Introduction

The HPE CSI Driver for Kubernetes includes a Kubernetes Pod Monitor. Specifically it looks for Pods with the label monitored-by: hpe-csi and has NodeLost status set on them. This usually occurs if a node becomes unresponsive or partioned due to a network outage. The Pod Monitor will delete the affected Pod and associated HPE CSI Driver VolumeAttachment to allow Kubernetes to reschedule the workload on a healthy node.

The Pod Monitor is mandatory and automatically applied for the RWX server Deployment managed by the HPE CSI Driver. It may be used for any Pods on the Kubernetes cluster to perform a more graceful automatic recovery rather than performing a manual intervention to resurrect stuck Pods.

CSI Driver Parameters

The Pod Monitor is part of the "hpe-csi-controller" Deployment served by the "hpe-csi-driver" container. It's by default enabled and the Pod Monitor interval is set to 30 seconds.

Edit the CSI driver deployment to change the interval or disable the Pod Monitor. 

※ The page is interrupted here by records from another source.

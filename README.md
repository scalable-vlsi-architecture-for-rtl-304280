# Multiplierless HEVC integer transform from signed bit planes

HEVC codes prediction residuals with integer approximations of the DCT at
four sizes: 4, 8, 16 and 32 points. A direct 32-point implementation needs a
32x32 matrix of 7-bit constants (the largest magnitude is 90), which means
either many constant multipliers or wide adder networks.

This design takes another route. It splits the constant matrix into
**signed bit planes** (SBT matrices). Each plane holds only 0, +1 and -1,
so multiplying a plane by the input vector takes nothing but additions of
narrow data. The planes are recombined with weights 2^k. Across the rows of
the matrix, the additions are shared at the level of sample pairs
("2-SSBT adder reuse").

The RTL is a 1-D forward transform core:

- It takes 32 input samples per vector, as one 32-point vector or as 2, 4 or
  8 shorter vectors.
- It computes one bit plane per clock.
- It delivers 32 exact coefficients every 7 clocks, whatever the transform
  size.

## 1. Signed bit-plane decomposition

Let `D_N = (d_ij)` be the N-point HEVC matrix. Each element is written in
sign-magnitude form, with every bit carrying the element's sign:

    d_ij = sum_{k=0}^{K-1} b_kij 2^k,   b_kij in {0, sgn(d_ij)}

If the bits of plane `k` are collected into `B_{N,k}`, then

    D_N = sum_k B_{N,k} 2^k          and so     y = D_N x = sum_k 2^k (B_{N,k} x)

Because `max |d_ij| = 90 < 128`, **K = 7** planes are enough.
`B_{N,k} x` is a matrix with 0/±1 entries times the input vector. It needs
only additions, and its results are just `log2(N)+1` bits wider than the
samples. This keeps the adders in the inner loop narrow.

The coefficient table is not stored in a file. `sbt_pkg` generates it at
elaboration, in four steps:

1. The 31 distinct magnitudes of the 32-point HEVC matrix (90, 90, 90, 89,
   88, 87, 85, 83, 82, 80, 78, 75, 73, 70, 67, 64, 61, 57, 54, 50, 46, 43,
   38, 36, 31, 25, 22, 18, 13, 9, 4) give the first column of rows 1..31.
   Row 0 is all 64.
2. Element `(k, n)` of `D_32` is that magnitude at angle `m = k(2n+1) mod
   128` (in units of pi/64). The angle is folded into 0..32 and carries the
   sign of `cos(m*pi/64)`.
3. `D_N` row `r` is row `r*32/N` of `D_32`, cut to N columns. This is the
   HEVC rule.
4. Every element is binarised as above.

`sbt_code_rom` then becomes a constant decoder of (size, plane) that gives a
32x32 array of 2-bit codes (`00` = 0, `01` = +1, `11` = -1).

### Small sizes are packed, not padded

For N < 32, the matrix that is decomposed is **block-diagonal**: it holds
32/N copies of `D_N`. The 32 input samples are therefore 32/N independent
N-point vectors. Vector `s` sits in `in_x[s*N +: N]`, and coefficient `r` of
vector `s` comes out on `out_y[s*N + r]`. Every size thus uses the full
datapath, and throughput in samples is the same for all sizes. The size can
change from one vector to the next. The size travels with the data and comes
back on `out_size`.

## 2. 2-SSBT: sharing the pair additions

Take one row of one plane and split it into pairs of elements
`(b_j, b_{j+1})`. The product of such a pair with `(x_j, x_{j+1})` (a
"2-SSBT") has only nine possible values:

| b_j, b_j+1 | result            | b_j, b_j+1 | result    |
|------------|-------------------|------------|-----------|
| +1, +1     | x_j + x_j+1       | +1, 0      | x_j       |
| +1, -1     | x_j - x_j+1       | -1, 0      | -x_j      |
| -1, +1     | -(x_j - x_j+1)    | 0, +1      | x_j+1     |
| -1, -1     | -(x_j + x_j+1)    | 0, -1      | -x_j+1    |
|            |                   | 0, 0       | 0         |

`ssbt2` forms `x_j + x_j+1` and `x_j - x_j+1` **once per sample pair**, with
two adders. All 32 matrix rows then take their result from that pair by
selection and negation. Because the planes pass one per clock, the same two
adders also serve all seven planes.

There are sixteen `ssbt2` units, one per sample pair. Together they replace
the 32 x 16 x 7 pair additions of a direct bit-plane implementation. The
output is two bits wider than a sample, so `-(x_j + x_j+1)` with both
samples at -2^15 is still exact.

## 3. M-SSBT: hierarchical joins

An M-element row segment is the sum of two M/2-element segments, so a 4-SSBT
is two 2-SSBTs plus one adder, and so on up to the 32-SSBT. That is the full
dot product `B_{N,k}[row] · x`. `mssbt_tree` is this binary tree for one row:

- 16 leaves, 15 join adders, 4 levels.
- The node array is in heap order: node 1 is the 32-SSBT, nodes 2-3 are the
  two 16-SSBTs, and so on.
- Its width grows by `log2(M/2)` bits, so no result can overflow.

There are 32 trees, one per matrix row. This adder tree is the widest
combinational path: the pair adder, then 4 join levels, then the
accumulator adder.

## 4. Folding over the planes, and recombination

The datapath handles one bit plane per clock. When a vector is accepted, it
goes into an input register. For the next 7 clocks, `sbt_ctrl` counts the
plane from 6 down to 0. The ROM supplies `B_{N,k}`, and the 2-SSBT units and
the trees compute `p_k = B_{N,k} x` for all 32 rows.

`sbt_plane_acc` combines the planes by Horner's rule, most significant plane
first:

    acc <- p_6                       (plane 6, 'first')
    acc <- 2*acc + p_k               (planes 5..0)

After plane 0, `acc = sum_k 2^k p_k = D_N x`. No multiplier appears anywhere.
The final sum is loaded into the output register in the same clock as
plane 0.

Timeline for vectors sent back to back (clock numbers relative to the accept
of vector A):

    clock      0     1    2    3    4    5    6    7     8    ...  14   15
    accept     A                                  B                C
    plane            6    5    4    3    2    1    0     6    ...   0    6
    out_valid                                          A               B

- The input is ready again in the clock of plane 0. A new vector can
  therefore be taken every **7 clocks** with no bubble.
- **Latency** from accept to `out_valid` is **8 clocks**.
- If a result is still waiting in the output register (`out_valid` high,
  `out_ready` low) when the next vector reaches plane 0, the datapath
  **stalls** on plane 0. It resumes when the output is taken. The result on
  the output never changes while it waits.

## 5. Interface (`sbt_dct32_1d`)

| port        | dir | width   | meaning |
|-------------|-----|---------|---------|
| `clk`       | in  | 1       | clock, rising edge |
| `rst_n`     | in  | 1       | asynchronous reset, active low |
| `in_valid`  | in  | 1       | a vector is offered |
| `in_ready`  | out | 1       | the vector is taken in a clock where both are high |
| `in_size`   | in  | 2       | `sbt_pkg::tsize_e`: 0 = 4, 1 = 8, 2 = 16, 3 = 32 points |
| `in_x`      | in  | 32 x DW | samples, signed |
| `out_valid` | out | 1       | coefficients valid |
| `out_ready` | in  | 1       | coefficients taken in a clock where both are high |
| `out_size`  | out | 2       | size of the vector these coefficients came from |
| `out_y`     | out | 32 x OW | coefficients, signed, exact |

Parameters:

- `DW` is the sample width. The default is 16, the width of HEVC's
  intermediate data; 9-bit residuals fit too.
- `OW = DW + 12` is wide enough for the exact result,
  `|y| <= 32 * 90 * 2^(DW-1)`.

No rounding or right shift is applied. HEVC's per-stage scaling (for
example `>> (log2 N - 1 + bitDepth - 8)` after the first stage) belongs to
the surrounding pipeline. It can be taken from `out_y` by a shift.

## 6. Throughput against video formats

The core gives 32 coefficients per 7 clocks for every size. At 150 MHz that
is 685.7 M coefficients/s.

A 2-D transform built by row-column decomposition passes every sample twice
through a 1-D core. That assumes a transpose buffer, which is not part of
this RTL.

| format (4:2:0, 30 frames/s) | core vectors per frame | clocks per frame (measured) | at 150 MHz |
|-----------------------------|------------------------|-----------------------------|------------|
| 1920x1080                   | 194,400                | 1,360,812                   | 110.2 frames/s: fits the 5,000,000-clock budget with 3.7x headroom |
| 3840x2160                   | 777,600                | 5,443,212                   | 27.6 frames/s: does not fit; needs 164 MHz, or one core per pass |

The clock counts come from `tb_sbt_frame`. It runs both frames as a full
HEVC 2-D forward transform with one core used for both passes:

- a row pass;
- the HEVC first-stage rounding shift (`log2 N - 1` for 8-bit video);
- a transpose, done in the testbench;
- a column pass;
- the second-stage shift (`log2 N + 6`).

Each 32x32 region uses a random block size. Every final coefficient is
checked against a direct 2-D matrix product, and every intermediate value
must fit 16 bits. Each pass takes exactly `7 * vectors + 2` clocks.

## 7. What comes from the SBT architecture and what is this design's own

These parts follow the SBT architecture:

- the signed bit-plane decomposition `D_N = sum_k B_{N,k} 2^k`;
- the 2-SSBT unit with its nine combinations and shared pair adders;
- M-SSBT built by joining two M/2-SSBTs;
- a multisize 32x32 1-D transform as the top level;
- partial folding;
- the 150 MHz / 1080p target.

These choices belong to this design:

- The coefficient values themselves are taken from the HEVC standard.
- The folding is over the bit planes, one plane per clock.
- Small sizes are packed block-diagonally.
- Recombination is MSB-first by Horner's rule.
- The handshakes, the stall rule, the widths and exact (unscaled) outputs
  are chosen here.
- The join trees have no pipeline registers.

Not built:

- The inverse transform.
- A 2-D wrapper with a transpose memory.
- Sharing of adders beyond the pair level. Within one plane and one group of
  four columns, the 32 rows use at most 18 distinct 4-element patterns
  (counting a pattern and its negation once). Sharing 4-SSBT adders would
  therefore cut the first join level from 256 adders to 142. But in this
  folded datapath the patterns change every clock, so each row would need an
  18-way operand multiplexer. That costs more than the adders it saves, so
  every row keeps its own join tree. In an unfolded design with one set of
  adders per plane, that sharing would be fixed wiring and worth doing.

Size after coarse synthesis with yosys, at the defaults: about 5,200
word-level cells and 2,281 flip-flop bits. The flip-flops are the input,
accumulator and output registers plus control.

## 8. Files

| file | contents |
|------|----------|
| `rtl/sbt_pkg.sv`       | sizes, types, HEVC coefficient and SBT table functions |
| `rtl/sbt_code_rom.sv`  | bit-plane code ROM |
| `rtl/ssbt2.sv`         | 2-SSBT pair unit with shared adders |
| `rtl/mssbt_tree.sv`    | hierarchical M-SSBT join tree |
| `rtl/sbt_plane_acc.sv` | shift-add plane recombination |
| `rtl/sbt_ctrl.sv`      | plane counter, handshakes, stall |
| `rtl/sbt_dct32_1d.sv`  | top level |
| `tb/tb_ref_pkg.sv`     | reference HEVC matrices, written independently of `sbt_pkg` |
| `tb/tb_*.sv`           | one self-checking testbench per module, plus `tb_sbt_frame` (frame workload) |

## 9. Simulating

Each testbench checks itself and ends with the line
`TB_RESULT checks=<n> failures=<m>`. With Verilator 5:

    verilator --binary --timing --assert -Irtl -Itb \
        rtl/sbt_pkg.sv tb/tb_ref_pkg.sv \
        rtl/sbt_code_rom.sv rtl/ssbt2.sv rtl/mssbt_tree.sv \
        rtl/sbt_plane_acc.sv rtl/sbt_ctrl.sv rtl/sbt_dct32_1d.sv \
        tb/tb_sbt_dct32_1d.sv --top-module tb_sbt_dct32_1d
    ./obj_dir/Vtb_sbt_dct32_1d

The other testbenches are built the same way with their own top module:
`tb_sbt_code_rom`, `tb_ssbt2`, `tb_mssbt_tree`, `tb_sbt_plane_acc` and
`tb_sbt_ctrl`, `tb_sbt_frame`.

What the testbenches cover:

- **`tb_sbt_dct32_1d`** runs the top at its default parameters. It sends
  about 700 vectors of all four sizes:
  - random 16-bit and 9-bit data;
  - all samples at -2^15, all at 2^15-1, and alternating extremes;
  - free-flowing and random or slow handshakes.

  Every coefficient is compared with a direct multiplication by the HEVC
  matrix. The test also checks the 7-clock accept interval and the 8-clock
  latency. It fails if no size switch, stall or back-to-back accept ever
  happened.
- **`tb_sbt_code_rom`** rebuilds every matrix from its seven planes and
  compares it with the reference. It also compares the 4-point matrix and
  two 8-point rows with literal HEVC values.
- **`tb_sbt_ctrl`** runs a cycle model beside the controller.
- **`tb_sbt_frame`** is the video-frame workload of section 6. It takes
  about 30 s.

All seven testbenches pass. Each was also run against a copy of its module with
one deliberate error, and each detected it.
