// sbt_pkg: constants, types and elaboration-time functions shared by the
// signed-bit-plane (SBT) HEVC integer transform.
//
// The HEVC N-point forward transform matrix D_N (N = 4, 8, 16, 32) is built
// here from the 31 distinct magnitudes of the 32-point matrix.  Row r of D_N
// equals the first N entries of row r*32/N of D_32, as in the HEVC standard.
// Every matrix element d is then split into signed bit planes:
//   d = sum_k b_k 2^k,  b_k in {0, sgn(d)}
// so that D_N = sum_k B_{N,k} 2^k with B_{N,k} holding only 0, +1 and -1.
// The largest magnitude is 90, so K = 7 planes are needed.
//
// To keep the throughput constant for every size, an N-point transform is
// applied to 32/N independent N-sample vectors side by side: the 32x32 matrix
// used by the datapath is block-diagonal with 32/N copies of D_N.  This
// packing, the element encoding and the table layout are choices of this
// design; the decomposition itself is the SBT algorithm.
package sbt_pkg;

  // Largest transform size and number of signed bit planes.
  localparam int unsigned NMAX   = 32;
  localparam int unsigned K      = 7;
  localparam int unsigned NMODES = 4;
  localparam int unsigned NPAIRS = NMAX / 2;

  // Transform size selector.
  typedef enum logic [1:0] {
    SZ4  = 2'd0,
    SZ8  = 2'd1,
    SZ16 = 2'd2,
    SZ32 = 2'd3
  } tsize_e;

  // One SBT matrix element: 00 = 0, 01 = +1, 11 = -1 (10 is never produced
  // and decodes as 0).
  typedef logic [1:0] sbt_t;
  localparam sbt_t SBT_ZERO = 2'b00;
  localparam sbt_t SBT_POS  = 2'b01;
  localparam sbt_t SBT_NEG  = 2'b11;

  // One bit plane of the 32x32 block-diagonal matrix: [row][column].
  typedef sbt_t [NMAX-1:0][NMAX-1:0] sbt_plane_t;
  // All planes of one size, and all sizes.
  typedef sbt_plane_t [K-1:0]        sbt_mode_t;
  typedef sbt_mode_t  [NMODES-1:0]   sbt_tbl_t;

  // Magnitude of the 32-point HEVC basis at angle m*pi/64, m = 1..31
  // (the first column of rows 1..31 of D_32).
  function automatic int cos_mag(input int m);
    case (m)
      1: return 90;  2: return 90;  3: return 90;  4: return 89;
      5: return 88;  6: return 87;  7: return 85;  8: return 83;
      9: return 82; 10: return 80; 11: return 78; 12: return 75;
     13: return 73; 14: return 70; 15: return 67; 16: return 64;
     17: return 61; 18: return 57; 19: return 54; 20: return 50;
     21: return 46; 22: return 43; 23: return 38; 24: return 36;
     25: return 31; 26: return 25; 27: return 22; 28: return 18;
     29: return 13; 30: return 9;  31: return 4;
      default: return 0;
    endcase
  endfunction

  // Element (k, n) of the 32-point HEVC matrix:
  // 64 for k = 0, otherwise the sampled cosine at angle k*(2n+1)*pi/64.
  function automatic int hevc_coef32(input int k, input int n);
    int m;
    if (k == 0) return 64;
    m = (k * (2 * n + 1)) % 128;
    if (m <= 32)      return  cos_mag(m);
    else if (m < 64)  return -cos_mag(64 - m);
    else if (m < 96)  return -cos_mag(m - 64);
    else              return  cos_mag(128 - m);
  endfunction

  // Transform size in samples for a size selector.
  function automatic int tsize_points(input tsize_e sz);
    return 4 << int'(sz);
  endfunction

  // Element (i, j) of the 32x32 block-diagonal matrix used for size sz.
  function automatic int blockdiag_coef(input tsize_e sz, input int i, input int j);
    int n;
    n = tsize_points(sz);
    if ((i / n) != (j / n)) return 0;
    return hevc_coef32((i % n) * (NMAX / n), j % n);
  endfunction

  // Signed bit-plane element of d in plane k (eq. 2 of the SBT algorithm).
  function automatic sbt_t sbt_elem(input int d, input int k);
    int mag;
    mag = (d < 0) ? -d : d;
    if (((mag >> k) & 1) == 0) return SBT_ZERO;
    return (d < 0) ? SBT_NEG : SBT_POS;
  endfunction

  // Full decomposition for all sizes and planes.
  function automatic sbt_tbl_t build_sbt_table();
    sbt_tbl_t t;
    for (int s = 0; s < NMODES; s++)
      for (int k = 0; k < K; k++)
        for (int i = 0; i < NMAX; i++)
          for (int j = 0; j < NMAX; j++)
            t[s][k][i][j] = sbt_elem(blockdiag_coef(tsize_e'(s), i, j), k);
    return t;
  endfunction

endpackage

kubectl edit -n hpe-storage deploy/hpe-csi-controller

The parameters that control the "hpe-csi-driver" are the following:

        - --pod-monitor
        - --pod-monitor-interval=30

Pod Inclusion

Enable the Pod Monitor for a single replica Deployment by labeling the Pod (assumes an existing PVC name "my-pvc" exists).

apiVersion: apps/v1
kind: Deployment
metadata:
  name: my-app
  labels:
    app: my-app
spec:
  replicas: 1
  strategy:
    type: Recreate
  selector:
    matchLabels:
      app: my-app
  template:
    metadata:
      labels:
        monitored-by: hpe-csi
        app: my-app
    spec:
      containers:
      - image: busybox
        name: busybox
        command:
          - "sleep"
          - "4800"
        volumeMounts:
        - mountPath: /data
          name: my-vol
      volumes:
      - name: my-vol
        persistentVolumeClaim:
          claimName: my-pvc

Danger

It's imperative that failure scenarios that are being mitigated for the application are properly tested before put into production. It's up to the CSP to fence the PersistentVolume attached to an isolated node when a new "NodePublish" request comes in. Node isolation is the most dangerous scenario as the workload continues to run on the node when disconnected from the outside world. Simply shutdown the kubelet to test this scenario and ensure the block device become inaccessible to the isolated node.

Limitations

  • Kubernetes provide automatic recovery for your applications, not high availability. Expect applications to take minutes (up to 8 minutes with the default tolerations for node.kubernetes.io/not-ready and node.kubernetes.io/unreachable) to fully recover during a node failure or network partition using the Pod Monitor for Pods with PersistentVolumeClaims.
  • HPE CSI Driver 2.3.0 to 2.4.1 are inffective on StatefulSets due to an upstream API update that did not take the force flag into account.
  • Using the Pod Monitor on a workload controller besides a Deployment configured with .spec.strategy.type "Recreate" or a StatefulSet is unsupported. The consequence of using other settings and controllers may have undesired side effects such as rendering "multi-attach" errors for PersistentVolumeClaims and may delay recovery.